**About this task**
Copy out every record precisely.

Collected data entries
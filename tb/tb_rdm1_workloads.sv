`timescale 1ns/1ps
// tb_rdm1_workloads - runs the chip, at its default parameters, through
// the stimulation settings it was characterised with, and checks the
// electrode currents and the cycle timing:
//   * one electrode pair, biphasic, at 100 uA, 500 uA and 1 mA with
//     250 us phases, the roles of anode and cathode swapping in phase 2;
//   * the full cycle used for the power estimate: two 250 us phases and a
//     100 us interphase delay;
//   * the extreme pattern of twelve anodes and one cathode, where the
//     input current must carry 12 x 5 uA of anodic bias on top of the
//     400 uA .. 1 mA stimulus;
//   * repetition at 100 pulses per second, the highest rate the chip is
//     meant for: every cycle, word included, must fit in its 10 ms slot.
module tb_rdm1_workloads;
  import rdm_pkg::*;
  localparam int N_EL = 13;
  localparam int NB   = 2 * N_EL;

  logic vdd_ok = 1'b0, vin = 1'b1;
  real  i_in_ua = 0.0;
  real  i_el_ua [N_EL];
  real  i_stim_ua;
  logic [N_EL-1:0] v_c, v_a;
  mode_e u;
  logic err, short_fault;
  int checks = 0, failures = 0;

  rdm1_asic dut (.*);

  task automatic check(input logic ok, input string what);
    checks++;
    if (!ok) begin
      failures++;
      $display("FAIL %s at %0t", what, $time);
    end
  endtask

  function automatic logic near(input real a, input real b);
    return (a - b < 0.01) && (b - a < 0.01);
  endfunction

  task automatic wait_ns(input int unsigned n);
    repeat (n / 50) #50;
    repeat (n % 50) #1;
  endtask

  task automatic send_bit(input logic v);
    vin = 1'b0;
    if (v) #1500; else #250;
    vin = 1'b1;
    if (v) #500; else #1750;
  endtask

  task automatic timing_pulse(input mode_e to_mode);
    vin = 1'b0;
    #2 check(u == to_mode, $sformatf("mode %b at timing pulse", to_mode));
    #248 vin = 1'b1;
  endtask

  // Electrode k is expected to carry +i_a (anode), -i_c (cathode) or 0.
  task automatic expect_el(input logic [N_EL-1:0] cath, input logic [N_EL-1:0] anod,
                           input real i_c, input real i_a, input string name);
    for (int k = 0; k < N_EL; k++) begin
      real e;
      e = cath[k] ? -i_c : (anod[k] ? i_a : 0.0);
      check(near(i_el_ua[k], e), $sformatf("%s electrode %0d: %f uA, expected %f", name, k, i_el_ua[k], e));
    end
  endtask

  // One biphasic cycle; returns its duration in ns. The input currents
  // are those the hub must inject: stimulus plus 5 uA per active anode.
  task automatic cycle(input logic [N_EL-1:0] cath, input logic [N_EL-1:0] anod,
                       input real istim, input int unsigned width_us, input int unsigned ipd_us,
                       input real exp_c1, input real exp_a1, input real exp_c2, input real exp_a2,
                       input string name, output longint dur_ns);
    longint t0;
    int na, nc;
    t0 = longint'($time);
    na = 0; nc = 0;
    for (int k = 0; k < N_EL; k++) begin
      na += int'(anod[k]);
      nc += int'(cath[k]);
    end
    repeat (4) send_bit(1'b1);
    for (int k = 0; k < N_EL; k++) begin
      send_bit(cath[k]);
      send_bit(anod[k]);
    end
    send_bit(1'b0);
    send_bit(1'b0);
    check(!err, {name, ": word accepted"});
    i_in_ua = istim + 5.0 * na;
    timing_pulse(MODE_PH1);
    wait_ns(width_us * 500);
    expect_el(cath, anod, exp_c1, exp_a1, {name, " phase 1"});
    wait_ns(width_us * 500 - 250);
    timing_pulse(MODE_IPD);
    i_in_ua = 0.0;
    wait_ns(ipd_us * 1000 - 250);
    i_in_ua = istim + 5.0 * nc;   // anode count of phase 2 = cathodes of phase 1
    timing_pulse(MODE_PH2);
    wait_ns(width_us * 500);
    expect_el(anod, cath, exp_c2, exp_a2, {name, " phase 2"});
    wait_ns(width_us * 500 - 250);
    timing_pulse(MODE_RX);
    i_in_ua = 0.0;
    check(v_c == '1 && v_a == '0, {name, ": electrodes back at reference"});
    dur_ns = longint'($time) - t0;
  endtask

  initial begin
    longint d;
    logic [N_EL-1:0] one_c, twelve_a;
    #5000 vdd_ok = 1'b1;
    #5000;
    // single pair, three amplitudes, 250 us phases
    cycle(13'b1, 13'b10,  100.0, 250, 100,  100.0,  100.0,  100.0,  100.0, "pair 100 uA", d);
    cycle(13'b1, 13'b10,  500.0, 250, 100,  500.0,  500.0,  500.0,  500.0, "pair 500 uA", d);
    cycle(13'b1, 13'b10, 1000.0, 250, 100, 1000.0, 1000.0, 1000.0, 1000.0, "pair 1 mA", d);
    // the cycle of the power estimate: 250 + 100 + 250 us plus the word
    check(d >= 600_000 && d < 600_000 + 40 * 2000, $sformatf("full cycle lasts %0d ns", d));
    // twelve anodes, one cathode, at both ends of the practical range
    one_c    = 13'b1_0000_0000_0000;
    twelve_a = ~one_c;
    cycle(one_c, twelve_a,  400.0, 250, 100,  400.0,  400.0 / 12,  400.0 / 12,  400.0, "12 anodes 400 uA", d);
    cycle(one_c, twelve_a, 1000.0, 250, 100, 1000.0, 1000.0 / 12, 1000.0 / 12, 1000.0, "12 anodes 1 mA", d);
    // 100 pulses per second: ten cycles, each in its own 10 ms slot
    for (int i = 0; i < 10; i++) begin
      cycle(13'b100, 13'b1000, 500.0, 250, 100, 500.0, 500.0, 500.0, 500.0, "100 pps", d);
      check(d < 10_000_000, "cycle fits in a 10 ms period");
      wait_ns(32'(10_000_000 - d));
    end
    $display("TB_RESULT checks=%0d failures=%0d", checks, failures);
    $finish;
  end

  initial begin
    #500ms;
    failures++;
    $display("watchdog expired");
    $display("TB_RESULT checks=%0d failures=%0d", checks, failures);
    $finish;
  end
endmodule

**Answer below**
filename tb/tb_rdm1_workloads.sv
`timescale 1ns/1ps
// tb_rdm1_workloads - runs the chip, at its default parameters, through
// the stimulation settings it was characterised with, and checks the
// electrode currents and the cycle timing:
//   * one electrode pair, biphasic, at 100 uA, 500 uA and 1 mA with
//     250 us phases, the roles of anode and cathode swapping in phase 2;
//   * the full cycle used for the power estimate: two 250 us phases and a
//     100 us interphase delay;
//   * the extreme pattern of twelve anodes and one cathode, where the
//     input current must carry 12 x 5 uA of anodic bias on top of the
//     400 uA .. 1 mA stimulus;
//   * repetition at 100 pulses per second, the highest rate the chip is
//     meant for: every cycle, word included, must fit in its 10 ms slot.
module tb_rdm1_workloads;
  import rdm_pkg::*;
  localparam int N_EL = 13;
  localparam int NB   = 2 * N_EL;

  logic vdd_ok = 1'b0, vin = 1'b1;
  real  i_in_ua = 0.0;
  real  i_el_ua [N_EL];
  real  i_stim_ua;
  logic [N_EL-1:0] v_c, v_a;
  mode_e u;
  logic err, short_fault;
  int checks = 0, failures = 0;

  rdm1_asic dut (.*);

  task automatic check(input logic ok, input string what);
    checks++;
    if (!ok) begin
      failures++;
      $display("FAIL %s at %0t", what, $time);
    end
  endtask

  function automatic logic near(input real a, input real b);
    return (a - b < 0.01) && (b - a < 0.01);
  endfunction

  task automatic wait_ns(input int unsigned n);
    repeat (n / 50) #50;
    repeat (n % 50) #1;
  endtask

  task automatic send_bit(input logic v);
    vin = 1'b0;
    if (v) #1500; else #250;
    vin = 1'b1;
    if (v) #500; else #1750;
  endtask

  task automatic timing_pulse(input mode_e to_mode);
    vin = 1'b0;
    #2 check(u == to_mode, $sformatf("mode %b at timing pulse", to_mode));
    #248 vin = 1'b1;
  endtask

  // Electrode k is expected to carry +i_a (anode), -i_c (cathode) or 0.
  task automatic expect_el(input logic [N_EL-1:0] cath, input logic [N_EL-1:0] anod,
                           input real i_c, input real i_a, input string name);
    for (int k = 0; k < N_EL; k++) begin
      real e;
      e = cath[k] ? -i_c : (anod[k] ? i_a : 0.0);
      check(near(i_el_ua[k], e), $sformatf("%s electrode %0d: %f uA, expected %f", name, k, i_el_ua[k], e));
    end
  endtask

  // One biphasic cycle; returns its duration in ns. The input currents
  // are those the hub must inject: stimulus plus 5 uA per active anode.
  task automatic cycle(input logic [N_EL-1:0] cath, input logic [N_EL-1:0] anod,
                       input real istim, input int unsigned width_us, input int unsigned ipd_us,
                       input real exp_c1, input real exp_a1, input real exp_c2, input real exp_a2,
                       input string name, output longint dur_ns);
    longint t0;
    int na, nc;
    t0 = longint'($time);
    na = 0; nc = 0;
    for (int k = 0; k < N_EL; k++) begin
      na += int'(anod[k]);
      nc += int'(cath[k]);
    end
    repeat (4) send_bit(1'b1);
    for (int k = 0; k < N_EL; k++) begin
      send_bit(cath[k]);
      send_bit(anod[k]);
    end
    send_bit(1'b0);
    send_bit(1'b0);
    check(!err, {name, ": word accepted"});
    i_in_ua = istim + 5.0 * na;
    timing_pulse(MODE_PH1);
    wait_ns(width_us * 500);
    expect_el(cath, anod, exp_c1, exp_a1, {name, " phase 1"});
    wait_ns(width_us * 500 - 250);
    timing_pulse(MODE_IPD);
    i_in_ua = 0.0;
    wait_ns(ipd_us * 1000 - 250);
    i_in_ua = istim + 5.0 * nc;   // anode count of phase 2 = cathodes of phase 1
    timing_pulse(MODE_PH2);
    wait_ns(width_us * 500);
    expect_el(anod, cath, exp_c2, exp_a2, {name, " phase 2"});
    wait_ns(width_us * 500 - 250);
    timing_pulse(MODE_RX);
    i_in_ua = 0.0;
    check(v_c == '1 && v_a == '0, {name, ": electrodes back at reference"});
    dur_ns = longint'($time) - t0;
  endtask

  initial begin
    longint d;
    logic [N_EL-1:0] one_c, twelve_a;
    #5000 vdd_ok = 1'b1;
    #5000;
    // single pair, three amplitudes, 250 us phases
    cycle(13'b1, 13'b10,  100.0, 250, 100,  100.0,  100.0,  100.0,  100.0, "pair 100 uA", d);
    cycle(13'b1, 13'b10,  500.0, 250, 100,  500.0,  500.0,  500.0,  500.0, "pair 500 uA", d);
    cycle(13'b1, 13'b10, 1000.0, 250, 100, 1000.0, 1000.0, 1000.0, 1000.0, "pair 1 mA", d);
    // the cycle of the power estimate: 250 + 100 + 250 us plus the word
    check(d >= 600_000 && d < 600_000 + 40 * 2000, $sformatf("full cycle lasts %0d ns", d));
    // twelve anodes, one cathode, at both ends of the practical range
    one_c    = 13'b1_0000_0000_0000;
    twelve_a = ~one_c;
    cycle(one_c, twelve_a,  400.0, 250, 100,  400.0,  400.0 / 12,  400.0 / 12,  400.0, "12 anodes 400 uA", d);
    cycle(one_c, twelve_a, 1000.0, 250, 100, 1000.0, 1000.0 / 12, 1000.0 / 12, 1000.0, "12 anodes 1 mA", d);
    // 100 pulses per second: ten cycles, each in its own 10 ms slot
    for (int i = 0; i < 10; i++) begin
      cycle(13'b100, 13'b1000, 500.0, 250, 100, 500.0, 500.0, 500.0, 500.0, "100 pps", d);
      check(d < 10_000_000, "cycle fits in a 10 ms period");
      wait_ns(32'(10_000_000 - d));
    end
    $display("TB_RESULT checks=%0d failures=%0d", checks, failures);
    $finish;
  end

  initial begin
    #500ms;
    failures++;
    $display("watchdog expired");
    $display("TB_RESULT checks=%0d failures=%0d", checks, failures);
    $finish;
  end
endmodule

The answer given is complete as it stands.